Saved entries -
// stfl_tx_lane: STFL transmitter for one low-power data wire.
//
// A codeword byte is loaded into a parallel-in, serial-out shift register
// and sent MSB first, one bit per bit slot. A delay injector remembers the
// bit sent in the previous slot; if it was a 1, the shift is held and a
// dummy 0 is sent instead, so the wire never flips in two consecutive slots.
// The transition generator (a level flip-flop and an XOR) turns every 1 into
// a flip of the wire level and every 0 into no flip. A codeword has at most
// four 1s (the encoders guarantee it), so a burst is a fixed SLOTS = 12 slots;
// the slots left over after the last data bit are sent as 0 (no flip).
// These steps follow the design. The one-clock-per-slot timing, MSB-first
// order and the shared-line handling below are this implementation's choices.
//
// Timing: 'start' is sampled at edge T, which also drives slot 1; slot k
// (k = 1..12) is on 'wire_out' after edge T+k-1. A new 'start' may come at
// edge T+12, so bursts follow each other with no gap (12 cycles per byte).
// 'oe' is high from edge T to edge T+12, so that the far end's idle
// transmitter has copied the final level before this end lets go of a shared
// (bidirectional) wire. While idle the level register follows 'line_in', the
// level on the wire, so a later burst starts from whatever level the other
// end left there.
module stfl_tx_lane
  import stfl_pkg::*;
(
  input  logic       clk,
  input  logic       rst_n,
  input  logic       start,     // load 'code' and begin a 12-slot burst
  input  logic [7:0] code,      // codeword, at most four 1s
  input  logic       line_in,   // present level of the (shared) wire
  output logic       wire_out,  // level driven on the wire
  output logic       oe,        // this end drives the wire
  output logic       busy       // burst in progress
);

  logic [7:0]       sr;         // parallel-in, serial-out shift register
  logic             prev;       // delay injector: bit sent in the previous slot
  logic             lvl;        // transition generator level
  logic [CNT_W-1:0] cnt;        // slots left in the burst
  logic             tail;       // one extra cycle of drive after the burst
  logic             bit_now;    // bit sent in the current slot
  logic             base;       // level a new burst starts from

  assign bit_now  = prev ? 1'b0 : sr[7];
  assign base     = oe ? lvl : line_in;
  assign wire_out = lvl;
  assign busy     = (cnt != '0);
  assign oe       = busy || tail;

  always_ff @(posedge clk or negedge rst_n) begin
    if (!rst_n) begin
      sr   <= '0;
      prev <= 1'b0;
      lvl  <= 1'b0;
      cnt  <= '0;
      tail <= 1'b0;
    end else if (start) begin
      assert (popcount8(code) <= 4'(MAX_ONES))
        else $error("stfl_tx_lane: codeword %b has more than %0d ones", code, MAX_ONES);
      // slot 1 is the codeword's MSB; no dummy can be due yet
      sr   <= {code[6:0], 1'b0};
      prev <= code[7];
      lvl  <= base ^ code[7];
      cnt  <= CNT_W'(SLOTS - 1);
      tail <= 1'b0;
    end else if (busy) begin
      if (!prev) sr <= {sr[6:0], 1'b0};   // shift only when no dummy is due
      prev <= bit_now;
      lvl  <= lvl ^ bit_now;
      cnt  <= cnt - 1'b1;
      tail <= (cnt == CNT_W'(1));
    end else begin
      lvl  <= line_in;
      tail <= 1'b0;
    end
  end

endmodule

PROBLEM TO SOLVE -
Each line above needs to be returned exactly as it is.

OUTPUT FOR THIS TASK -
// stfl_tx_lane: STFL transmitter for one low-power data wire.
//
// A codeword byte is loaded into a parallel-in, serial-out shift register
// and sent MSB first, one bit per bit slot. A delay injector remembers the
// bit sent in the previous slot; if it was a 1, the shift is held and a
// dummy 0 is sent instead, so the wire never flips in two consecutive slots.
// The transition generator (a level flip-flop and an XOR) turns every 1 into
// a flip of the wire level and every 0 into no flip. A codeword has at most
// four 1s (the encoders guarantee it), so a burst is a fixed SLOTS = 12 slots;
// the slots left over after the last data bit are sent as 0 (no flip).
// These steps follow the design. The one-clock-per-slot timing, MSB-first
// order and the shared-line handling below are this implementation's choices.
//
// Timing: 'start' is sampled at edge T, which also drives slot 1; slot k
// (k = 1..12) is on 'wire_out' after edge T+k-1. A new 'start' may come at
// edge T+12, so bursts follow each other with no gap (12 cycles per byte).
// 'oe' is high from edge T to edge T+12, so that the far end's idle
// transmitter has copied the final level before this end lets go of a shared
// (bidirectional) wire. While idle the level register follows 'line_in', the
// level on the wire, so a later burst starts from whatever level the other
// end left there.
module stfl_tx_lane
  import stfl_pkg::*;
(
  input  logic       clk,
  input  logic       rst_n,
  input  logic       start,     // load 'code' and begin a 12-slot burst
  input  logic [7:0] code,      // codeword, at most four 1s
  input  logic       line_in,   // present level of the (shared) wire
  output logic       wire_out,  // level driven on the wire
  output logic       oe,        // this end drives the wire
  output logic       busy       // burst in progress
);

  logic [7:0]       sr;         // parallel-in, serial-out shift register
  logic             prev;       // delay injector: bit sent in the previous slot
  logic             lvl;        // transition generator level
  logic [CNT_W-1:0] cnt;        // slots left in the burst
  logic             tail;       // one extra cycle of drive after the burst
  logic             bit_now;    // bit sent in the current slot
  logic             base;       // level a new burst starts from

  assign bit_now  = prev ? 1'b0 : sr[7];
  assign base     = oe ? lvl : line_in;
  assign wire_out = lvl;
  assign busy     = (cnt != '0);
  assign oe       = busy || tail;

  always_ff @(posedge clk or negedge rst_n) begin
    if (!rst_n) begin
      sr   <= '0;
      prev <= 1'b0;
      lvl  <= 1'b0;
      cnt  <= '0;
      tail <= 1'b0;
    end else if (start) begin
      assert (popcount8(code) <= 4'(MAX_ONES))
        else $error("stfl_tx_lane: codeword %b has more than %0d ones", code, MAX_ONES);
      // slot 1 is the codeword's MSB; no dummy can be due yet
      sr   <= {code[6:0], 1'b0};
      prev <= code[7];
      lvl  <= base ^ code[7];
      cnt  <= CNT_W'(SLOTS - 1);
      tail <= 1'b0;
    end else if (busy) begin
      if (!prev) sr <= {sr[6:0], 1'b0};   // shift only when no dummy is due
      prev <= bit_now;
      lvl  <= lvl ^ bit_now;
      cnt  <= cnt - 1'b1;
      tail <= (cnt == CNT_W'(1));
    end else begin
      lvl  <= line_in;
      tail <= 1'b0;
    end
  end

endmodule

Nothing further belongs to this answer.